● ABOUT THIS TASK
Of all the lines below, output only those starting at the one with "carry-save, signed |" and ending at the one with "(the final reduction).", both ends included, exactly as written.

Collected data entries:
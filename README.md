# Horner's-rule modular multipliers over F_p and GF(p^m)

A modular multiplier computes `A*B mod F`. The designs here all use Horner's
rule. They scan the multiplier `A` one digit at a time, most significant
digit first, and keep a running remainder:

```
R <- 2*R + a_i*B          (for polynomials: R <- x*R + a_i*B)
```

Without reduction, `R` would grow to `2N` bits. Every design here keeps `R`
close to `N` bits in each step. The trick is to look at only a few top bits
of `R` and add a correction that is a multiple of `F`, found in a small
table or chosen by a simple rule. This avoids a full compare-and-subtract in
every step. What separates the designs is:

* **where the correction sits** in the loop:
  * shift, then reduce, then add the partial product;
  * shift and add, reducing inside the sum;
  * reduce, then shift;
* **the number system `R` lives in**:
  * plain binary, which suits FPGA carry chains;
  * carry-save or borrow-save, where every adder is carry-free;
  * polynomials over GF(p).

Every iteration stage has the same four parts:
* the partial-product generator, which forms `a_i*B`;
* Modshift, which produces something congruent to `2R`;
* Modsum, which adds the partial product;
* Modred, a final reduction to `[0, F)` plus conversion back to binary,
  which runs once after the loop.

This repository has twelve complete multipliers of this kind and their shared
building blocks. Each is a separate, self-contained module.

| module | number system | modulus | computes | iterations | latency (start edge to `done`) |
|---|---|---|---|---|---|
| `bm_radix2_mul`     | binary        | input    | `(A*B+C) mod F` | N   | N+1 |
| `bm_radix2_psi_mul` | binary        | input    | `(A*B+C) mod F` | N   | N+1 |
| `bm_const_phi_mul`  | binary        | two constants, selectable | `(A*B+C) mod F` | N | N |
| `bm_const_psi_mul`  | binary        | constant | `(A*B+C) mod F` | N   | N   |
| `kh_cs_mul`         | carry-save, signed | input | `A*B mod F` | N+3 | N+3 |
| `ty_bs_mul`         | borrow-save   | input    | `A*B mod F`     | N+1 | N+1 |
| `jb_cs_mul`         | carry-save    | constant | `A*B mod F`     | N   | N   |
| `ks_cs_mul`         | carry-save    | constant | `A*B mod F`     | N   | N   |
| `amanor_cs_mul`     | carry-save    | constant, `B` constant too | `A*B mod F` | N | N |
| `peeters_cs_mul`    | carry-save    | constant | `A*B mod F`     | N+1 | N+1 |
| `shu_gfpn_mul`      | GF(p)[x]      | constant polynomial | `A*B mod F` | ceil(M/D) | ceil(M/D) |
| `sp_gfpn_mul`       | GF(p)[x]      | constant polynomial | `A*B mod F` | ceil(M/D)+1 | ceil(M/D)+1 |

In the last column, the radix-2 designs with the modulus as an input spend
one extra clock building their table. All results are fully reduced, so they lie in `[0, F)`.

## Handshake and timing (`horner_ctrl`)

Every multiplier uses the same sequencer, `horner_ctrl`, and so has the same
interface: `clk`, `rst_n` (synchronous, active low), `start`, operands,
`result`, `busy` and `done`.

* Raise `start` for one cycle while the block is idle or showing `done`.
  The operands are captured at that rising edge. They do not need to stay
  valid afterwards.
* `busy` is high while the iterations run. `start` is ignored during that
  time.
* `done` is high for exactly one cycle, L rising edges after the start
  edge, where L is the latency column above. `result` is valid from `done`
  until the next accepted start.
* `result` is combinational from the state registers (the final reduction).
  Register it if you need a short path.

There is no pipelining. One multiplication is in flight at a time, and the
throughput is one result per L+1 cycles (including the `done` cycle).
`horner_ctrl` takes `ITERS` (number of iterations) and `PRE` (number of
table-building cycles before the first iteration).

● RESULT FOR THIS TASK
| `kh_cs_mul`         | carry-save, signed | input | `A*B mod F` | N+3 | N+3 |
| `ty_bs_mul`         | borrow-save   | input    | `A*B mod F`     | N+1 | N+1 |
| `jb_cs_mul`         | carry-save    | constant | `A*B mod F`     | N   | N   |
| `ks_cs_mul`         | carry-save    | constant | `A*B mod F`     | N   | N   |
| `amanor_cs_mul`     | carry-save    | constant, `B` constant too | `A*B mod F` | N | N |
| `peeters_cs_mul`    | carry-save    | constant | `A*B mod F`     | N+1 | N+1 |
| `shu_gfpn_mul`      | GF(p)[x]      | constant polynomial | `A*B mod F` | ceil(M/D) | ceil(M/D) |
| `sp_gfpn_mul`       | GF(p)[x]      | constant polynomial | `A*B mod F` | ceil(M/D)+1 | ceil(M/D)+1 |

In the last column, the radix-2 designs with the modulus as an input spend
one extra clock building their table. All results are fully reduced, so they lie in `[0, F)`.

## Handshake and timing (`horner_ctrl`)

Every multiplier uses the same sequencer, `horner_ctrl`, and so has the same
interface: `clk`, `rst_n` (synchronous, active low), `start`, operands,
`result`, `busy` and `done`.

* Raise `start` for one cycle while the block is idle or showing `done`.
  The operands are captured at that rising edge. They do not need to stay
  valid afterwards.
* `busy` is high while the iterations run. `start` is ignored during that
  time.
* `done` is high for exactly one cycle, L rising edges after the start
  edge, where L is the latency column above. `result` is valid from `done`
  until the next accepted start.
* `result` is combinational from the state registers (the final reduction).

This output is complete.